Tally up every line in the records beneath that has "precharged", and write down only the total.
◇ ◇ ◇ ◇ ◇
# NAND-ring register file: storage cells with less than 50% NBTI stress

Negative bias temperature instability (NBTI) slowly raises the threshold
voltage of a PMOS transistor for as long as its gate sits at logic 0. An
ordinary SRAM or register-file bit cell is a pair of cross-coupled inverters,
so one of its two PMOS gates is always at 0. Even with perfect data balancing
(storing the data inverted half of the time), each PMOS is stressed 50% of the
time, and no scheme can push it lower.

This design replaces the inverter pair with a ring of **N NAND gates of N-1
inputs each**, where every gate's output feeds one input of every other gate.
The only stable states of such a ring have exactly one output low: the output of
the one gate whose inputs are all high. The PMOS transistors whose gates see
that low output are N-1 out of N(N-1), so a cell has 1/N of its PMOS gates
stressed at any time. If the stored states are rotated so that each gate output
is low equally often, every PMOS is stressed 1/N of the time: 33% for a 3-NAND
cell, 25% for a 4-NAND cell. N = 2 is the ordinary inverter pair.

A 4-NAND cell has four states and so stores two bits. It has four bitlines per
port. That is two bitlines per stored bit, the same as an inverter cell. The
cell costs more transistors, but the per-port pass gates and bitlines per bit do
not grow. The extra cost therefore shrinks, relative to the whole, as the port
count rises, which is why the idea targets highly-ported structures such as
register files.

The RTL here is a register file of 256 words of 32 bits with 9 ports (6 read and
3 write) made of 4-NAND cells. As an option, it can be built from pairs of
3-NAND cells instead.

## Block structure

```
nbti_rf (top)
 ├─ balance_ctrl            balancing state {ST2,ST1}, periodic re-encoding sweep
 ├─ nand4_encoder  x(WR+1)  data + state -> one-low bitline pattern (write ports, sweep)
 │    or nand3_pair_encoder when CELL_N = 3
 ├─ nand_cell_array         256 x 16 cells, wordline decoders, precharged bitlines
 │    └─ nand_cell x 4096   the NAND ring, its ports
 ├─ bitline_recover x RD    rebuilds the one bitline per cell that has no sense amplifier
 └─ nand4_decoder   x RD    bitlines + state -> data
      or nand3_pair_decoder when CELL_N = 3
nbti_rf_pkg                 shared types and constants
```

## The cell (`nand_cell`)

The cell is modelled at register-transfer level. Its N NAND outputs are held in
a register `q`, where `q[k-1]` is the output of NAND k. A combinational copy of
the ring (`ring[k] = NAND of all q[j], j != k`) and an assertion check on every
cycle that `q` is a fixed point of the ring. Being a fixed point is the same
as having exactly one bit low.

Every port has a wordline and N bitlines, and NAND k reaches bitline k through a
pass gate. The model splits ports into read ports and write ports:

* A **write** port with its wordline high replaces `q` with its bitline pattern
  at the rising clock edge. An assertion checks that the pattern has exactly one
  low line. If two write ports select the cell, port 0 wins.
* A **read** port with its wordline high outputs `rd_pull = ~q`: the one line
  the cell pulls low. The read is combinational.

## Encoding and the balancing state (`nand4_encoder`, `nand4_decoder`)

Each cell stores two data bits v = {B2,B1} as the position of its low output.
The position also depends on a 2-bit **balancing state** s = {ST2,ST1}:

| d = (v − s) mod 4 | 0 | 1 | 2 | 3 |
|---|---|---|---|---|
| low bitline | BL4 | BL3 | BL2 | BL1 |

For state 0 this gives v=0 → BL4, v=1 → BL3, v=2 → BL2, v=3 → BL1. For BL4
it reduces to `BL4 = (ST1 ^ B1) | (ST2 ^ B2)`. Each step of s moves every
value one line along, so over the four states each value is stored once on
every line. If the array spends equal time in each state, every NAND output is
low exactly 25% of the time, whatever the data.

The decoder reverses the mapping. It takes d from the position of the low line
(`d[0] = ~BL3 | ~BL1`, `d[1] = ~BL2 | ~BL1`) and returns v = (d + s) mod 4. It
also raises `bad` for a cell that does not show exactly one low line.

This mapping reproduces, row for row, the 16-entry state/value/bitline table
that defines the encoding.

## Rotating the state (`balance_ctrl`)

To hold each state for equal time, `balance_ctrl` counts `ROTATE_PERIOD`
(default 65536) cycles and then moves the whole array to state s+1. The move
works like the inverted-mode switch of conventional cells: each row is read,
decoded with the old state, re-encoded with the new one and written back. The
sweep handles one row per cycle through read port 0 and write port 0. It takes
`ROWS` cycles, during which `stall` is high: read data are invalid and external
writes are ignored. The state changes on the edge that ends the sweep.

A state lasts `ROTATE_PERIOD + ROWS` cycles, so over whole rotations every row
spends exactly the same time in each state. The testbench measures this on a
real cell.

## Reading with one sense amplifier fewer (`bitline_recover`)

A read port's N bitlines need single-ended sense amplifiers. A valid cell shows
exactly one low line, so one sense amplifier per cell can be dropped. If none
of the N-1 sensed lines is low, the missing one is low; otherwise it is high.
With `SKIP_SENSE = 1` (the default), BL4 is not sensed and is rebuilt this way.
With `SKIP_SENSE = 0`, all four lines are used directly.

## The array (`nand_cell_array`)

Each port has a wordline decoder (`en && addr == row`). Read bitlines are
precharged: a bitline reads 1 unless the selected cell pulls it low, so the
array ORs the pull-downs of a column and inverts the result. A disabled read
port reads all ones.

## 3-NAND option (`CELL_N = 3`)

A 3-NAND cell has three states, and a pair of them has nine, enough for three
bits. With `CELL_N = 3`:

* each 3-bit group v is split into the base-3 digits hi = v / 3 and lo = v % 3;
* each digit is shifted by the state s ∈ {0,1,2} modulo 3;
* each shifted digit d sets the low line of its cell to BL(d+1).

A 32-bit word needs 11 pairs (22 cells; one of the 33 stored bits is unused).
The state cycles through three values, which gives each NAND output a 1/3 low
time. Nothing published fixes this encoding; it is this design's own choice,
picked to reach the 1/N balance.

## Interface of `nbti_rf`

| port | dir | width | meaning |
|---|---|---|---|
| `clk`, `rst_n` | in | 1 | clock; synchronous active-low reset (all words become 0, state 0) |
| `rd_en`, `rd_addr` | in | RD_PORTS, RD_PORTS×8 | read request per port |
| `rd_data`, `rd_err` | out | RD_PORTS×32, RD_PORTS | data in the same cycle; `rd_err` = a cell showed no single low line |
| `wr_en`, `wr_addr`, `wr_data` | in | WR_PORTS, ×8, ×32 | write, stored at the rising edge |
| `stall` | out | 1 | state rotation in progress; ports ignored |
| `bal_state` | out | 2 | current balancing state |

Parameters: `ROWS` (256), `WIDTH` (32), `RD_PORTS` (6), `WR_PORTS` (3),
`ROTATE_PERIOD` (65536), `SKIP_SENSE` (1), `CELL_N` (4, or 3).

## What follows the original proposal, and what is this implementation's own

From the original proposal of the NAND-ring cell:
* the N-NAND ring cell with one bitline per NAND and port;
* the 1/N stress argument;
* two bits per 4-NAND cell and three bits per pair of 3-NAND cells;
* the four-state data-to-bitline mapping;
* the rebuild rule for an unsensed bitline;
* the size of the register file (256 × 32 bits, 1–16 ports, 9 in the worked
  examples).

Choices made here:
* the 6 read / 3 write split of the 9 ports;
* combinational reads and clocked writes;
* write priority by port number;
* the reset value;
* how the state is rotated: period, one row per cycle, stalling the ports;
* which bitline goes unsensed;
* the bit order within a word;
* the whole 3-NAND pair encoding.

Limits of the model:
* The cell is a register plus a check of the ring equations. Transistor
  behaviour, sense amplifiers, bitline precharge timing and the NBTI physics
  are not modelled.
* The 1/N result appears in simulation as the fraction of cycles each NAND
  output is low.
* The ports are stalled during a rotation sweep. A design that must never
  stall would need per-row state bits or a spare port, and that is not
  attempted.
* The delay, power and area overheads of the cells, estimated elsewhere
  with an analytical cache model, cannot be checked from RTL.

## Testbenches

Each module has a self-checking testbench in `tb/`. Each one ends with a line
`TB_RESULT checks=N failures=M`.

* `tb_nand_cell`: states, port behaviour, priority and the ring fixed point,
  for N = 4, 3 and 2 (the last one being the inverter pair).
* `tb_nand_cell_array`: random multi-port traffic against a model.
* `tb_nand4_encoder`, `tb_nand4_decoder`: against the 16-row table; each
  value lands on each line once per rotation.
* `tb_bitline_recover`: every valid pattern, for N = 4 and N = 3.
* `tb_balance_ctrl`: sweep timing and equal time per state.
* `tb_nand3_pair_codec`: the 3-NAND pair encoder and decoder.
* `tb_nbti_rf`: a 16×8 file with 3 read and 2 write ports and a short period.
  It runs a 4-NAND instance, an instance sensing all lines and a 3-NAND
  instance on random traffic. It checks that the mechanisms occur (stall,
  rotation, rebuilt low line, write conflict, read during write), and that a
  watched cell's outputs are each low exactly 1/4 (4-NAND) or 1/3 (3-NAND)
  of whole rotations.
* `tb_nbti_rf_ports` (with helper `rf_traffic_check`): port-count and cell-type
  sweep. It runs 1R1W and 10R6W 4-NAND files of 64 × 32 bits and a
  256 × 32 3-NAND file with 6R3W, all on random traffic.
* `tb_nbti_rf_full`: the default configuration. It fills all 256 words, runs
  random traffic on all nine ports through one complete rotation (about 66k
  cycles, 256 of them stalled), and reads everything back. It takes a few
  minutes.

To run one with Verilator:

```
verilator --binary --timing --assert -Wno-fatal -y rtl -y tb +libext+.sv \
    rtl/nbti_rf_pkg.sv tb/tb_nbti_rf.sv --top-module tb_nbti_rf -o sim
./obj_dir/sim
```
◇ ◇ ◇ ◇ ◇
__Response box__.
2